Wie funktioniert der Ausgleich in der Praxis?
Nach Einreichung des Scheidungsantrags sendet das Familiengericht beiden Ehepartnern Fragebögen zu den bestehenden Versorgungsanwartschaften. Die jeweiligen Versorgungsträger berechnen dann den Ehezeitanteil der Anrechte und teilen dem Gericht die Ausgleichswerte mit. Das Gericht teilt die Anrechte nach dem Halbteilungsgrundsatz: Jeder Ehepartner erhält die Hälfte der Anrechte, die der andere während der Ehezeit erworben hat. Die Übertragung erfolgt intern – das heißt, die Anrechte werden direkt beim jeweiligen Versorgungsträger umgebucht. Das Ergebnis: Beide Ehepartner verfügen nach der Scheidung über gleich hohe Rentenanwartschaften aus der Ehezeit.
Wann kann auf den Versorgungsausgleich verzichtet werden?
Ein Verzicht ist möglich und in bestimmten Fällen durchaus sinnvoll. Der Verzicht muss notariell beurkundet oder im Rahmen einer gerichtlich protokollierten Vereinbarung erklärt werden.

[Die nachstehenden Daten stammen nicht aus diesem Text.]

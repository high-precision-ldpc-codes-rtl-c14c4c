// tb_ldpc_np_top: end-to-end test of both node processors at their default
// sizes (6-bit messages, d_CN up to 30, d_VN up to 13).
//
// The check and variable node streams run concurrently in three phases:
//  1. every degree from 2 to 30 (CN) and 1 to 13 (VN), back to back;
//  2. a slice of a rate-0.82, length-4095 code with column weight 4 and
//     check degrees 22/23: 48 check nodes and 120 variable nodes of degree 4,
//     some nodes with idle cycles inside;
//  3. the maximum degrees of a DVB-S2 class code, 30 (CN) and 13 (VN).
// Every output message is compared with the reference models, and the d + 2
// latency is checked for gap-free nodes. The testbench counts how often each
// mechanism of the design happens (minimum replaced in input forming, ties,
// M-min* correction, clipping at zero, theta0 delivered, node boundary
// without pause, closing strobe, idle cycle inside a node, VNP saturation)
// and counts a failure for any that never happened.
module tb_ldpc_np_top;
  import ldpc_ref_pkg::*;

  localparam int NM = 6;
  localparam int NL = 6;
  localparam int MAXM = (1 << (NM - 1)) - 1;

  logic clk = 1'b0, rst_n = 1'b0;
  logic cn_node_sync = 1'b0, cn_in_valid = 1'b0;
  logic [NM-1:0] cn_in_msg = '0;
  logic cn_out_valid, cn_out_first, cn_order_err, cn_proto_err;
  logic [NM-1:0] cn_out_msg;
  logic vn_node_sync = 1'b0, vn_in_valid = 1'b0;
  logic [NM-1:0] vn_in_msg = '0;
  logic [NL-1:0] vn_lambda = '0;
  logic vn_out_valid, vn_out_first, vn_hard_bit, vn_order_err, vn_proto_err;
  logic [NM-1:0] vn_out_msg;
  logic signed [10:0] vn_app;

  ldpc_np_top dut (.*);

  always #5 clk = ~clk;

  int checks = 0, failures = 0, cyc = 0;
  int cn_exp[$], cn_lat[$], vn_exp[$], vn_app_q[$], vn_lat[$];
  bit cn_done = 0, vn_done = 0;
  int n_minrep = 0, n_tie = 0, n_corr = 0, n_clip = 0, n_theta0 = 0;
  int n_b2b = 0, n_close = 0, n_gap = 0, n_vsat = 0, n_vb2b = 0;

  always @(posedge clk) cyc <= cyc + 1;

  // mechanism counters, observed inside the design
  always @(posedge clk) if (rst_n) begin
    if (dut.g_p1.u_cnp.if_acc && dut.g_p1.u_cnp.u_if.le) n_minrep++;
    if (dut.g_p1.u_cnp.if_acc && dut.g_p1.u_cnp.u_if.mag == dut.g_p1.u_cnp.u_if.min_q) n_tie++;
    if (dut.g_p1.u_cnp.u_acc.st_acc_q && !dut.g_p1.u_cnp.u_acc.st_first_q || dut.g_p1.u_cnp.u_acc.st_fin_q) begin
      if (dut.g_p1.u_cnp.u_acc.u_op.corr) n_corr++;
      if (dut.g_p1.u_cnp.u_acc.u_op.corr && dut.g_p1.u_cnp.u_acc.u_op.mn == '0) n_clip++;
    end
    if (cn_out_valid && dut.g_p1.u_cnp.out_idx == dut.g_p1.u_cnp.u_sel.sel_idx_q) n_theta0++;
    if (cn_node_sync && cn_in_valid && dut.g_p1.u_cnp.u_cu.open_q) n_b2b++;
    if (cn_node_sync && !cn_in_valid && dut.g_p1.u_cnp.u_cu.open_q) n_close++;
    if (!cn_node_sync && !cn_in_valid && dut.g_p1.u_cnp.u_cu.open_q) n_gap++;
    if (vn_node_sync && vn_in_valid && dut.u_vnp.u_cu.open_q) n_vb2b++;
    if (vn_out_valid && (int'(dut.u_vnp.ext) > MAXM || int'(dut.u_vnp.ext) < -MAXM)) n_vsat++;
  end

  // output checkers
  always @(posedge clk) if (rst_n) begin
    if (cn_order_err || cn_proto_err || vn_order_err || vn_proto_err) begin
      failures++;
      $display("unexpected error flag at cycle %0d", cyc);
    end
    if (cn_out_valid) begin
      checks++;
      if (cn_exp.size() == 0 || int'(cn_out_msg) != cn_exp[0]) begin
        failures++;
        $display("CN cycle %0d: out %h", cyc, cn_out_msg);
      end
      if (cn_exp.size() != 0) void'(cn_exp.pop_front());
      if (cn_out_first) begin
        int l;
        l = cn_lat.pop_front();
        if (l >= 0) begin
          checks++;
          if (l != cyc) begin
            failures++;
            $display("CN latency: edge 0 out at %0d, expected %0d", cyc, l);
          end
        end
      end
    end
    if (vn_out_valid) begin
      checks++;
      if (vn_exp.size() == 0 || int'(vn_out_msg) != vn_exp[0]) begin
        failures++;
        $display("VN cycle %0d: out %h", cyc, vn_out_msg);
      end
      if (vn_exp.size() != 0) void'(vn_exp.pop_front());
      if (vn_out_first) begin
        int a, l;
        a = vn_app_q.pop_front();
        l = vn_lat.pop_front();
        checks++;
        if (int'(vn_app) != a || vn_hard_bit != (a > 0)) begin
          failures++;
          $display("VN cycle %0d: app %0d expected %0d", cyc, vn_app, a);
        end
        if (l >= 0) begin
          checks++;
          if (l != cyc) begin
            failures++;
            $display("VN latency: edge 0 out at %0d, expected %0d", cyc, l);
          end
        end
      end
    end
  end

  function automatic int sm(int v, int w);
    int m;
    m = v & ((1 << (w - 1)) - 1);
    return (((v >> (w - 1)) & 1) != 0) ? -m : m;
  endfunction

  task automatic cn_node(int d, bit gaps);
    int mags[], signs[], om[], os[], mp, start;
    mags = new[d];
    signs = new[d];
    for (int k = 0; k < d; k++) begin
      // small magnitudes now and then, so that clipping at zero happens
      mags[k] = ($urandom_range(0, 7) == 0) ? $urandom_range(0, 1) : $urandom_range(0, MAXM);
      signs[k] = $urandom_range(0, 1);
    end
    if (d > 3 && $urandom_range(0, 1) == 1) mags[d-2] = mags[d-1];
    cn_ref(mags, signs, om, os, mp);
    for (int j = 0; j < d; j++) cn_exp.push_back((os[j] << (NM-1)) | om[j]);
    for (int k = 0; k < d; k++) begin
      if (gaps && k == d / 2) begin
        @(negedge clk);
        cn_node_sync = 1'b0;
        cn_in_valid = 1'b0;
      end
      @(negedge clk);
      cn_node_sync = (k == 0);
      cn_in_valid = 1'b1;
      cn_in_msg = NM'((signs[k] << (NM-1)) | mags[k]);
      if (k == 0) start = cyc;
    end
    cn_lat.push_back(gaps ? -1 : start + d + 2);
  endtask

  task automatic cn_close();
    @(negedge clk);
    cn_node_sync = 1'b1;
    cn_in_valid = 1'b0;
    @(negedge clk);
    cn_node_sync = 1'b0;
  endtask

  task automatic vn_node(int d, bit gaps);
    int eps[], lam, sum, x, start;
    eps = new[d];
    lam = $urandom_range(0, (1 << NL) - 1);
    sum = sm(lam, NL);
    for (int k = 0; k < d; k++) begin
      eps[k] = $urandom_range(0, (1 << NM) - 1);
      sum += sm(eps[k], NM);
    end
    for (int j = 0; j < d; j++) begin
      x = sum - sm(eps[j], NM);
      if (x < 0) vn_exp.push_back((1 << (NM - 1)) | ((-x > MAXM) ? MAXM : -x));
      else       vn_exp.push_back((x > MAXM) ? MAXM : x);
    end
    vn_app_q.push_back(sum);
    for (int k = 0; k < d; k++) begin
      if (gaps && k == d / 2) begin
        @(negedge clk);
        vn_node_sync = 1'b0;
        vn_in_valid = 1'b0;
      end
      @(negedge clk);
      vn_node_sync = (k == 0);
      vn_in_valid = 1'b1;
      vn_in_msg = NM'(eps[k]);
      vn_lambda = NL'(lam);
      if (k == 0) start = cyc;
    end
    vn_lat.push_back(gaps ? -1 : start + d + 2);
  endtask

  task automatic vn_close();
    @(negedge clk);
    vn_node_sync = 1'b1;
    vn_in_valid = 1'b0;
    @(negedge clk);
    vn_node_sync = 1'b0;
  endtask

  // check node stream
  initial begin
    wait (rst_n);
    for (int d = 2; d <= 30; d++) cn_node(d, 1'b0);
    cn_close();
    repeat (40) @(negedge clk);
    for (int i = 0; i < 24; i++) cn_node(22, (i % 5) == 4);
    for (int i = 0; i < 24; i++) cn_node(23, (i % 7) == 6);
    cn_close();
    repeat (30) @(negedge clk);
    for (int i = 0; i < 20; i++) cn_node(30, 1'b0);
    cn_close();
    cn_done = 1'b1;
  end

  // variable node stream
  initial begin
    wait (rst_n);
    for (int d = 1; d <= 13; d++) vn_node(d, 1'b0);
    vn_close();
    repeat (20) @(negedge clk);
    for (int i = 0; i < 120; i++) vn_node(4, (i % 9) == 8);
    vn_close();
    repeat (20) @(negedge clk);
    for (int i = 0; i < 20; i++) vn_node(13, 1'b0);
    vn_close();
    vn_done = 1'b1;
  end

  task automatic need(int n, string what);
    checks++;
    $display("%-28s %0d", what, n);
    if (n == 0) begin
      failures++;
      $display("mechanism never exercised: %s", what);
    end
  endtask

  initial begin
    repeat (3) @(negedge clk);
    rst_n = 1'b1;
    wait (cn_done && vn_done);
    repeat (50) @(negedge clk);
    checks++;
    if (cn_exp.size() != 0 || vn_exp.size() != 0) begin
      failures++;
      $display("outputs missing: CN %0d, VN %0d", cn_exp.size(), vn_exp.size());
    end
    need(n_minrep, "minimum replaced");
    need(n_tie, "tie with minimum");
    need(n_corr, "M-min* correction");
    need(n_clip, "clip at zero");
    need(n_theta0, "theta0 delivered");
    need(n_b2b, "CN back-to-back boundary");
    need(n_close, "CN closing strobe");
    need(n_gap, "CN idle cycle in node");
    need(n_vb2b, "VN back-to-back boundary");
    need(n_vsat, "VN saturation");
    $display("TB_RESULT checks=%0d failures=%0d", checks, failures);
    $finish;
  end

  initial begin
    repeat (10000) @(posedge clk);
    failures++;
    $display("watchdog expired");
    $display("TB_RESULT checks=%0d failures=%0d", checks, failures);
    $finish;
  end
endmodule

Sinnvoll kann ein Verzicht sein bei kurzen Ehen (unter drei Jahren entfällt der Versorgungsausgleich ohnehin, sofern kein Antrag gestellt wird), wenn beide Partner ähnlich hohe Anwartschaften haben oder wenn der Versorgungsausgleich im Rahmen einer Scheidungsfolgenvereinbarung durch andere Leistungen kompensiert wird. Ich rate meinen Mandanten, einen Verzicht nur nach sorgfältiger Prüfung aller Konsequenzen zu vereinbaren. Gerade bei längeren Ehen mit unterschiedlichen Erwerbsbiografien kann ein übereilter Verzicht erhebliche finanzielle Nachteile im Alter bedeuten.
Zeitfaktor: Der Versorgungsausgleich verzögert die Scheidung
Erfahrungsgemäß ist der Versorgungsausgleich der Hauptgrund für längere Verfahrensdauern. Die Auskünfte der Versorgungsträger benötigen oft mehrere Monate. Ich sorge dafür, dass die Fragebögen zügig ausgefüllt und zurückgesandt werden, und setze bei schleppenden Auskünften der Versorgungsträger nach. Wenn beide Seiten sich für einen notariellen Verzicht entscheiden, kann das Verfahren deutlich beschleunigt werden.
Meine Empfehlung
Der Versorgungsausgleich mag zunächst wie eine trockene Rechnung wirken – tatsächlich geht es um Ihre finanzielle Absicherung im Alter. Nehmen Sie dieses Thema ernst und lassen Sie sich individuell beraten. Als Fachanwältin prüfe ich für Sie, welche Anrechte in den Ausgleich fallen, ob ein Verzicht in Ihrem Fall wirtschaftlich sinnvoll ist und wie der Versorgungsausgleich mit anderen Scheidungsfolgen optimal abgestimmt werden kann.